- **Source information**:
>>>>>

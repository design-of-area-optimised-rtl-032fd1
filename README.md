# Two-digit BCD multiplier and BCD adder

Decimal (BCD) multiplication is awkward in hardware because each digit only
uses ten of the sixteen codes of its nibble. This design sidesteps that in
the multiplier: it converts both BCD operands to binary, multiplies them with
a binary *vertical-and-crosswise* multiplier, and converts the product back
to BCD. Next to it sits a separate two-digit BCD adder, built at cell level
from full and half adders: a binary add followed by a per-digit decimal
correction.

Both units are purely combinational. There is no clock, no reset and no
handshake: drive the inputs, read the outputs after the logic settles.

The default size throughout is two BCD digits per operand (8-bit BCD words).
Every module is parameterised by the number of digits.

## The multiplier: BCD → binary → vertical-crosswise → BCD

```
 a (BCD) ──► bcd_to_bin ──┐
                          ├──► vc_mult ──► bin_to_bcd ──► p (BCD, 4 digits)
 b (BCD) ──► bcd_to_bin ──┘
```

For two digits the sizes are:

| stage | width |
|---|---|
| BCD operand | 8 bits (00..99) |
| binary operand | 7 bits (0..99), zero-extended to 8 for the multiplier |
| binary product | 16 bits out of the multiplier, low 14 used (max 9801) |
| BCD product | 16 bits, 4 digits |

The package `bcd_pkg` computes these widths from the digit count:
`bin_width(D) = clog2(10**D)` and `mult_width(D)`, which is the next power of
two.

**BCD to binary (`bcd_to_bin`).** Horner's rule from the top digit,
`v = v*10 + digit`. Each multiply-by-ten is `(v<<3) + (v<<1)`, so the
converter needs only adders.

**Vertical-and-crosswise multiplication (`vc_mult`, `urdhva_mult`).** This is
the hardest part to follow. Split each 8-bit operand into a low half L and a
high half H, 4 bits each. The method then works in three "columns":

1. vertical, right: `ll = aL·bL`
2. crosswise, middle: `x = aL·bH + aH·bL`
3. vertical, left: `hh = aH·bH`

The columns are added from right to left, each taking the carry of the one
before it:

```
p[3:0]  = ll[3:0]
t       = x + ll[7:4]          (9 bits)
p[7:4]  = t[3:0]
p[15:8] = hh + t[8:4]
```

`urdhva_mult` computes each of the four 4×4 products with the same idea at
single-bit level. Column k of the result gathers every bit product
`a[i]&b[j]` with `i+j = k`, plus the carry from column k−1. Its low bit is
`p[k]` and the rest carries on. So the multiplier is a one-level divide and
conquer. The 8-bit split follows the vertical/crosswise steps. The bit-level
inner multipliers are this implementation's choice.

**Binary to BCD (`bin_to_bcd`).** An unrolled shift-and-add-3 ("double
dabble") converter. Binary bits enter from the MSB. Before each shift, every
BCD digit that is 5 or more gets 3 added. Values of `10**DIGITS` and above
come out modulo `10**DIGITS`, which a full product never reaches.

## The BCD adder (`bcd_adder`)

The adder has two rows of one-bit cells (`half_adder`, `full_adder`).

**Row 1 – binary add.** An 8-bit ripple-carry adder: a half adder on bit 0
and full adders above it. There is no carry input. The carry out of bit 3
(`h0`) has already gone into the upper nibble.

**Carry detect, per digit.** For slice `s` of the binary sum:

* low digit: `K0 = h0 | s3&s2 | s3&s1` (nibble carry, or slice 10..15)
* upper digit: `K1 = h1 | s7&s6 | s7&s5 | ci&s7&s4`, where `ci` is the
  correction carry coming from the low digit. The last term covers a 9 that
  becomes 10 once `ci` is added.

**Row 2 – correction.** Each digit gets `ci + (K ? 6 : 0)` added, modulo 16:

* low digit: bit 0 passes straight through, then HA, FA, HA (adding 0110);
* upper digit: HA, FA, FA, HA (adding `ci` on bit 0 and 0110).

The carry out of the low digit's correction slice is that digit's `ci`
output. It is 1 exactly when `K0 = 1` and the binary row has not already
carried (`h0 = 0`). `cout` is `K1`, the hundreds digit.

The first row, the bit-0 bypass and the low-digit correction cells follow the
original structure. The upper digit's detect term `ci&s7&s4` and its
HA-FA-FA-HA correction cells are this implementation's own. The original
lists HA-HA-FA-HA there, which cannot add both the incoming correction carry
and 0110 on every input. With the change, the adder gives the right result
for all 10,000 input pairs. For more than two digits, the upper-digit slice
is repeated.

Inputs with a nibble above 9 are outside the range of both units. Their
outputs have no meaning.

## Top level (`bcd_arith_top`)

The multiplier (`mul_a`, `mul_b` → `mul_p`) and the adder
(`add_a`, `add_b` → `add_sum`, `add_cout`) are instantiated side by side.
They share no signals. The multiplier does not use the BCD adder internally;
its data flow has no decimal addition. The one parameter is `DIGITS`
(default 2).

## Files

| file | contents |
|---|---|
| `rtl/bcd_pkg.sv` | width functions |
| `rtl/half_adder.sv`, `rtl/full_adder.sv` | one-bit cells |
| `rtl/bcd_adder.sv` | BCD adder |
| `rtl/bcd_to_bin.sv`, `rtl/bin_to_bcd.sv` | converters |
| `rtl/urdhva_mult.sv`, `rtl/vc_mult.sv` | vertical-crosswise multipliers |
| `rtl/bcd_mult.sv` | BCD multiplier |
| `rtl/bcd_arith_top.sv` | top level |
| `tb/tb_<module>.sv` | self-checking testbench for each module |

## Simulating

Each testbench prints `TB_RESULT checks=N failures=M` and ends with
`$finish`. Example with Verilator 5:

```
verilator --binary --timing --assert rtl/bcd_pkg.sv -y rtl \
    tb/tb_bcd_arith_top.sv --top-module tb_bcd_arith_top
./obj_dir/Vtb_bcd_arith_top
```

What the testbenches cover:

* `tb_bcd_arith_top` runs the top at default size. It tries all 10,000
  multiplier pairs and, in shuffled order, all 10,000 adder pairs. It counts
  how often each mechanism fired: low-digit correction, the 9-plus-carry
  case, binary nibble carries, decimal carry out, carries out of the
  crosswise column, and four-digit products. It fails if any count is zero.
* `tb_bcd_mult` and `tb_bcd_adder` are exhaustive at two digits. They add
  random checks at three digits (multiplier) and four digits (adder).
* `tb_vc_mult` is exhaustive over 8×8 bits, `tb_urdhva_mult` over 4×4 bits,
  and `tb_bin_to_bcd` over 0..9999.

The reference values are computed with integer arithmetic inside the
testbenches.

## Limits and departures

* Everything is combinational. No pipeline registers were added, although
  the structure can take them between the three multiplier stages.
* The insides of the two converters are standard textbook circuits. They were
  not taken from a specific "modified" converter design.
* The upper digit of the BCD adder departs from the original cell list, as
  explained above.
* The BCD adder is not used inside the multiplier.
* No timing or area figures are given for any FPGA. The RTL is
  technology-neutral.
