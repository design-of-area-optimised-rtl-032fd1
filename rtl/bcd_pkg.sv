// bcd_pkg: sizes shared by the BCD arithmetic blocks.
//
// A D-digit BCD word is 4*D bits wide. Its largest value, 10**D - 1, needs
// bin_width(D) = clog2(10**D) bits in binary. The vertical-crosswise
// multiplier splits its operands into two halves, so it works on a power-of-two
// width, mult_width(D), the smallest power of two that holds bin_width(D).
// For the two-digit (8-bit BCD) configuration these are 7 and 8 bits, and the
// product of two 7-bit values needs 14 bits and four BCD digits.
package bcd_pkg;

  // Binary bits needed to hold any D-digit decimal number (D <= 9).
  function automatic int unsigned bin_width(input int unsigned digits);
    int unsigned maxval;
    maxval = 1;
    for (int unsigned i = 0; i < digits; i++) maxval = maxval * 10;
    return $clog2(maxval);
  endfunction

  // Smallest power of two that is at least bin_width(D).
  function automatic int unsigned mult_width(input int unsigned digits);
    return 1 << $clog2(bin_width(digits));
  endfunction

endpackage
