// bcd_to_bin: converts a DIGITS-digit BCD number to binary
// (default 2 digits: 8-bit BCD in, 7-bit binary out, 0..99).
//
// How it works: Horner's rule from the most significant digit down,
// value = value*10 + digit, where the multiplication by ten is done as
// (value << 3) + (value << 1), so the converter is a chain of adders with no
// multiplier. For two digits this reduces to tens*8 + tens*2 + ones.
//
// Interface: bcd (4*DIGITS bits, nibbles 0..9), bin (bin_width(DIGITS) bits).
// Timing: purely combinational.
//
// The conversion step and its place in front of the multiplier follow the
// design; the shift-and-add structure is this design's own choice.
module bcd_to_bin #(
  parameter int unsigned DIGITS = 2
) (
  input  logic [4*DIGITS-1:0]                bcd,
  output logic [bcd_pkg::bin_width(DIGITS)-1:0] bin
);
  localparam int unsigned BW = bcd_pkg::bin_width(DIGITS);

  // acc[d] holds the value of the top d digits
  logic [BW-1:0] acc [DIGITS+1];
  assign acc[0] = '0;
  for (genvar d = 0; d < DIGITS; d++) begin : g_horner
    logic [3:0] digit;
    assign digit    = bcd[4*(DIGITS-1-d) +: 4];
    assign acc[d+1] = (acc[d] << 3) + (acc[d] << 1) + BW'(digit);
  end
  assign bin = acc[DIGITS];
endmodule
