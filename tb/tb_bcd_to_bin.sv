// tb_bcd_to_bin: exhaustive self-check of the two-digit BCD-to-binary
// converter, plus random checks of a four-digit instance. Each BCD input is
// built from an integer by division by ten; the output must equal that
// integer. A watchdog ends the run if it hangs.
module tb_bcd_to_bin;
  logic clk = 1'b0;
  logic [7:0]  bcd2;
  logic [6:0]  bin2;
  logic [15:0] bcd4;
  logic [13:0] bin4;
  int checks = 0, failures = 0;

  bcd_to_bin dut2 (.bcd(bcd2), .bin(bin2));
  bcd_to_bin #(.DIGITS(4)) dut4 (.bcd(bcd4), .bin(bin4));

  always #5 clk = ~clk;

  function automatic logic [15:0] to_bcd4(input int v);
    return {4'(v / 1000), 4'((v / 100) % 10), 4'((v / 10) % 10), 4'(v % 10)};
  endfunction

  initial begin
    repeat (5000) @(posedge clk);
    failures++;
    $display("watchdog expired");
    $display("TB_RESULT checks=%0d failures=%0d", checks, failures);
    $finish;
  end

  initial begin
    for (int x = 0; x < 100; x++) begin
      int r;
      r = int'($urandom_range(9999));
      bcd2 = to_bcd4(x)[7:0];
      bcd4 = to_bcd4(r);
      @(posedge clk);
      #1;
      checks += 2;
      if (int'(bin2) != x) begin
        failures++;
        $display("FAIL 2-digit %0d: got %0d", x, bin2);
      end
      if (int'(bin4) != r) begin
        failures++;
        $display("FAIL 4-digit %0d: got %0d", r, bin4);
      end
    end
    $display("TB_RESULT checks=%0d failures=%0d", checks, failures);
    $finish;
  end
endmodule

<<<<<

- **Try it**: Go line by line through the data, copying each one that contains the word "right".

- **Task answer**:
1. vertical, right: `ll = aL·bL`
The columns are added from right to left, each taking the carry of the one
and 0110 on every input. With the change, the adder gives the right result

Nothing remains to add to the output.